=== Begin Enclosure ===

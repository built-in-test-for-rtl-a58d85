// bibs_pkg -- types, constants and elaboration-time functions shared by the
// BIBS (Built-In test for Balanced Structures) test hardware.
//
// * bilbo_mode_e: the four operating modes of a BILBO-style register. The
//   encoding follows the classic two-control-bit BILBO convention
//   (11 normal, 00 scan, 01 reset, 10 test); that encoding is this design's
//   choice, the document only names the register type.
// * prim_poly(n): the low-order terms of a primitive polynomial of degree n
//   (2..64) for a type-1 (external-XOR) LFSR. Bit e of the result is the
//   coefficient of x^e; x^n and 1 are implied. Degrees 8, 9, 11, 12 and 16 use
//   the polynomials of the document's TPG examples (x^12+x^7+x^4+x^3+1 is
//   given in the text; the others match the tap positions drawn in its TPG
//   figures); the remaining degrees come from standard maximal-length tables.
// * tpg_plan(): procedure MC_TPG of the document run at elaboration time. It
//   lays the cells of the kernel input registers, plus any extra D flip-flops,
//   along one string of flip-flops, gives every flip-flop a label L_k, and
//   finds the LFSR degree M. Single-cone kernels (procedure SC_TPG) are the
//   one-cone special case and give the same result.
//
//   Inputs: nreg registers R_1..R_nreg with widths w[0..nreg-1]; ncone output
//   cones; seq_at(seq, x, i) is the sequential length from register R_(i+1) to the
//   output port of cone x, or NO_DEP when cone x does not depend on it.
//   Queries (argument 'what'):
//     PLAN_NFF    number of flip-flops in the string
//     PLAN_M      LFSR degree M (labels L_1..L_M form the LFSR)
//     PLAN_LABEL  label k of flip-flop a (string position a, 0 = first)
//     PLAN_CELLFF string position of cell b (0 = R_(a+1),1, the MSB) of register a
//     PLAN_SRC    string position of the flip-flop that carries label a
//                 (the last one, as step 6 of the procedure says), -1 if none
//     PLAN_ERR    1 when the kernel is outside what the procedure handles
//                 (no cone, M outside 2..64, string too long)
package bibs_pkg;

  localparam int unsigned MAX_REGS  = 8;
  localparam int unsigned MAX_CONES = 8;
  localparam int unsigned MAX_FF    = 256;
  localparam int          NO_DEP    = -1;

  typedef enum logic [1:0] {
    BM_SCAN   = 2'b00,
    BM_RESET  = 2'b01,
    BM_TEST   = 2'b10,
    BM_NORMAL = 2'b11
  } bilbo_mode_e;

  typedef int unsigned width_list_t [MAX_REGS];
  // sequential-length tables are packed (signed bytes) so that they can be
  // built and read by constant functions: table[x][i] is cone x, register i
  typedef logic [MAX_REGS-1:0][7:0]  seq_row_t;
  typedef seq_row_t [MAX_CONES-1:0]  seq_table_t;

  typedef enum int {
    PLAN_NFF    = 0,
    PLAN_M      = 1,
    PLAN_LABEL  = 2,
    PLAN_CELLFF = 3,
    PLAN_SRC    = 4,
    PLAN_ERR    = 5
  } plan_query_e;

  // Table builders. A cone row lists the sequential lengths of registers
  // R_1, R_2, ... (NO_DEP = cone does not use the register); rows and
  // registers not given depend on nothing.
  localparam seq_row_t   NO_ROW   = {MAX_REGS{8'hFF}};
  localparam seq_table_t NO_TABLE = {MAX_CONES{NO_ROW}};

  function automatic seq_row_t row2(input byte d0, input byte d1);
    seq_row_t r = NO_ROW;
    r[0] = 8'(d0); r[1] = 8'(d1);
    return r;
  endfunction

  function automatic seq_row_t row3(input byte d0, input byte d1, input byte d2);
    seq_row_t r = NO_ROW;
    r[0] = 8'(d0); r[1] = 8'(d1); r[2] = 8'(d2);
    return r;
  endfunction

  function automatic seq_row_t row8(input byte d0, input byte d1, input byte d2, input byte d3,
                                    input byte d4, input byte d5, input byte d6, input byte d7);
    seq_row_t r;
    r[0] = 8'(d0); r[1] = 8'(d1); r[2] = 8'(d2); r[3] = 8'(d3);
    r[4] = 8'(d4); r[5] = 8'(d5); r[6] = 8'(d6); r[7] = 8'(d7);
    return r;
  endfunction

  function automatic seq_table_t tab1(input seq_row_t c0);
    seq_table_t t = NO_TABLE;
    t[0] = c0;
    return t;
  endfunction

  function automatic seq_table_t tab2(input seq_row_t c0, input seq_row_t c1);
    seq_table_t t = NO_TABLE;
    t[0] = c0; t[1] = c1;
    return t;
  endfunction

  function automatic seq_table_t tab3(input seq_row_t c0, input seq_row_t c1, input seq_row_t c2);
    seq_table_t t = NO_TABLE;
    t[0] = c0; t[1] = c1; t[2] = c2;
    return t;
  endfunction

  // sequential length of register i for cone x (NO_DEP when unused)
  function automatic int seq_at(input seq_table_t t, input int x, input int i);
    return int'($signed(t[x][i]));
  endfunction

  // total width of the first n registers of a width list
  function automatic int unsigned sum_w(input int unsigned n, input width_list_t w);
    int unsigned s = 0;
    for (int i = 0; i < int'(n) && i < int'(MAX_REGS); i++) s += w[i];
    return s;
  endfunction

  function automatic logic [63:0] prim_poly(input int unsigned n);
    prim_poly = 64'h0;
    case (n)
       2: prim_poly = 64'h0000000000000002;
       3: prim_poly = 64'h0000000000000004;
       4: prim_poly = 64'h0000000000000008;
       5: prim_poly = 64'h0000000000000008;
       6: prim_poly = 64'h0000000000000020;
       7: prim_poly = 64'h0000000000000040;
       8: prim_poly = 64'h0000000000000062;
       9: prim_poly = 64'h0000000000000010;
      10: prim_poly = 64'h0000000000000080;
      11: prim_poly = 64'h0000000000000004;
      12: prim_poly = 64'h0000000000000098;
      13: prim_poly = 64'h000000000000001a;
      14: prim_poly = 64'h000000000000002a;
      15: prim_poly = 64'h0000000000004000;
      16: prim_poly = 64'h000000000000002c;
      17: prim_poly = 64'h0000000000004000;
      18: prim_poly = 64'h0000000000000800;
      19: prim_poly = 64'h0000000000000046;
      20: prim_poly = 64'h0000000000020000;
      21: prim_poly = 64'h0000000000080000;
      22: prim_poly = 64'h0000000000200000;
      23: prim_poly = 64'h0000000000040000;
      24: prim_poly = 64'h0000000000c20000;
      25: prim_poly = 64'h0000000000400000;
      26: prim_poly = 64'h0000000000000046;
      27: prim_poly = 64'h0000000000000026;
      28: prim_poly = 64'h0000000002000000;
      29: prim_poly = 64'h0000000008000000;
      30: prim_poly = 64'h0000000000000052;
      31: prim_poly = 64'h0000000010000000;
      32: prim_poly = 64'h0000000000400006;
      33: prim_poly = 64'h0000000000100000;
      34: prim_poly = 64'h0000000008000006;
      35: prim_poly = 64'h0000000200000000;
      36: prim_poly = 64'h0000000002000000;
      37: prim_poly = 64'h000000000000003e;
      38: prim_poly = 64'h0000000000000062;
      39: prim_poly = 64'h0000000800000000;
      40: prim_poly = 64'h0000004000280000;
      41: prim_poly = 64'h0000004000000000;
      42: prim_poly = 64'h0000020000180000;
      43: prim_poly = 64'h0000046000000000;
      44: prim_poly = 64'h0000080000060000;
      45: prim_poly = 64'h0000160000000000;
      46: prim_poly = 64'h0000200006000000;
      47: prim_poly = 64'h0000040000000000;
      48: prim_poly = 64'h0000800000300000;
      49: prim_poly = 64'h0000010000000000;
      50: prim_poly = 64'h0002000001800000;
      51: prim_poly = 64'h0004001800000000;
      52: prim_poly = 64'h0002000000000000;
      53: prim_poly = 64'h0010006000000000;
      54: prim_poly = 64'h0020000000060000;
      55: prim_poly = 64'h0000000080000000;
      56: prim_poly = 64'h0080000c00000000;
      57: prim_poly = 64'h0004000000000000;
      58: prim_poly = 64'h0000008000000000;
      59: prim_poly = 64'h0400006000000000;
      60: prim_poly = 64'h0800000000000000;
      61: prim_poly = 64'h1000600000000000;
      62: prim_poly = 64'h2000000000000060;
      63: prim_poly = 64'h4000000000000000;
      64: prim_poly = 64'hb000000000000000;
      default: prim_poly = 64'h0;
    endcase
  endfunction

  // the whole plan in one value, so that a module evaluates MC_TPG only once
  typedef struct packed {
    logic [15:0]                   nff;       // flip-flops in the string
    logic [15:0]                   m;         // LFSR degree
    logic                          err;       // kernel outside the procedure
    logic [MAX_REGS-1:0][15:0]     first_ff;  // string position of R_(i+1),1
    logic [MAX_FF-1:0][15:0]       lab;       // label of each string position
  } tpg_plan_t;

  function automatic tpg_plan_t tpg_plan_all(input int unsigned nreg, input width_list_t w,
                                             input int unsigned ncone, input seq_table_t seq);
    int  lab      [MAX_FF];
    int  k        [MAX_REGS];
    int  first_ff [MAX_REGS];
    int  first_lb [MAX_REGS];
    int  n_ff, best, dmax, cand, kk, mm, mx, lo, hi;
    tpg_plan_t res;
    bit  dep, any, err;
    n_ff = 0; best = 0; dmax = 0; cand = 0; kk = 0; mm = 0; mx = 0; lo = 0; hi = 0;
    err  = 1'b0;
    for (int f = 0; f < MAX_FF; f++) lab[f] = 0;
    for (int i = 0; i < MAX_REGS; i++) begin
      k[i] = 0; first_ff[i] = 0; first_lb[i] = 0;
    end
    if (nreg < 1 || nreg > MAX_REGS || ncone < 1 || ncone > MAX_CONES) err = 1'b1;
    // step 2: cells of R_1 take labels L_1..L_r1
    if (!err) begin
      first_ff[0] = 0;
      first_lb[0] = 1;
      for (int j = 0; j < int'(w[0]); j++) begin
        if (n_ff < MAX_FF) lab[n_ff] = j + 1;
        n_ff++;
      end
      k[0] = int'(w[0]);
      // step 3: every further register, displaced against all earlier ones
      for (int i = 1; i < int'(nreg); i++) begin
        any  = 1'b0;
        best = 0;
        for (int j = 0; j < i; j++) begin
          dep  = 1'b0;
          dmax = 0;
          for (int x = 0; x < int'(ncone); x++) begin
            if (seq_at(seq, x, i) != NO_DEP && seq_at(seq, x, j) != NO_DEP) begin
              cand = seq_at(seq, x, j) - seq_at(seq, x, i);
              if (!dep || cand > dmax) dmax = cand;
              dep = 1'b1;
            end
          end
          if (dep) begin
            cand = dmax + k[j] - k[i-1];
            if (!any || cand > best) best = cand;
            any = 1'b1;
          end
        end
        if (best < 0) begin
          kk = k[i-1] + best;              // share |best| signals with R_(i-1)
        end else begin
          for (int l = 1; l <= best; l++) begin   // separating flip-flops
            if (n_ff < MAX_FF) lab[n_ff] = k[i-1] + l;
            n_ff++;
          end
          kk = k[i-1] + best;
        end
        first_ff[i] = n_ff;
        first_lb[i] = kk + 1;
        for (int j = 0; j < int'(w[i]); j++) begin
          if (n_ff < MAX_FF) lab[n_ff] = kk + j + 1;
          n_ff++;
        end
        k[i] = kk + int'(w[i]);
      end
      // a displacement larger than the register before it can push labels
      // below 1 (the document then starts the LFSR at L_0); renumber so that
      // the smallest label is 1, which changes nothing but the names
      lo = 1;
      for (int f = 0; f < n_ff && f < MAX_FF; f++) if (lab[f] < lo) lo = lab[f];
      if (lo < 1) begin
        for (int f = 0; f < n_ff && f < MAX_FF; f++) lab[f] += 1 - lo;
        for (int i = 0; i < int'(nreg); i++) begin
          k[i] += 1 - lo;
          first_lb[i] += 1 - lo;
        end
      end
      // step 4: LFSR stages sufficient for every cone (logical span)
      mm = 0;
      for (int x = 0; x < int'(ncone); x++) begin
        lo = -1;
        hi = -1;
        for (int i = 0; i < int'(nreg); i++) begin
          if (seq_at(seq, x, i) != NO_DEP) begin
            if (lo < 0) lo = i;
            hi = i;
          end
        end
        if (lo >= 0) begin
          cand = k[hi] - first_lb[lo] + 1 + seq_at(seq, x, hi) - seq_at(seq, x, lo);
          if (cand > mm) mm = cand;
        end
      end
      // step 5: extend the string when the LFSR is longer than the labels used
      mx = 0;
      for (int f = 0; f < n_ff && f < MAX_FF; f++) if (lab[f] > mx) mx = lab[f];
      for (int l = mx + 1; l <= mm; l++) begin
        if (n_ff < MAX_FF) lab[n_ff] = l;
        n_ff++;
      end
      if (n_ff > int'(MAX_FF) || mm < 2 || mm > 64) err = 1'b1;
      for (int f = 0; f < n_ff && f < MAX_FF; f++) if (lab[f] < 1) err = 1'b1;
    end
    res.nff = 16'(n_ff);
    res.m   = 16'(mm);
    res.err = err;
    for (int i = 0; i < int'(MAX_REGS); i++) res.first_ff[i] = 16'(first_ff[i]);
    for (int f = 0; f < int'(MAX_FF); f++) res.lab[f] = 16'(lab[f]);
    return res;
  endfunction

  // string position of the (last) flip-flop carrying label l, -1 if none
  function automatic int plan_src(input tpg_plan_t p, input int l);
    int r = -1;
    for (int f = 0; f < int'(p.nff) && f < int'(MAX_FF); f++)
      if (int'($signed(p.lab[f])) == l) r = f;
    return r;
  endfunction

  // single queries on the plan, see the list at the top of this file
  function automatic int tpg_plan(input int unsigned nreg, input width_list_t w,
                                  input int unsigned ncone, input seq_table_t seq,
                                  input plan_query_e what, input int a, input int b);
    tpg_plan_t p = tpg_plan_all(nreg, w, ncone, seq);
    int res;
    case (what)
      PLAN_NFF:    res = int'(p.nff);
      PLAN_M:      res = int'(p.m);
      PLAN_LABEL:  res = (a >= 0 && a < MAX_FF) ? int'($signed(p.lab[a])) : 0;
      PLAN_CELLFF: res = (a >= 0 && a < MAX_REGS) ? int'(p.first_ff[a]) + b : 0;
      PLAN_SRC:    res = plan_src(p, a);
      PLAN_ERR:    res = int'(p.err);
      default:     res = 0;
    endcase
    return res;
  endfunction

endpackage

=== End Enclosure ===

• _Exercise brief_
Reproduce every line of the records containing the string "functions".

• _Task result_
// bibs_pkg -- types, constants and elaboration-time functions shared by the
  // built and read by constant functions: table[x][i] is cone x, register i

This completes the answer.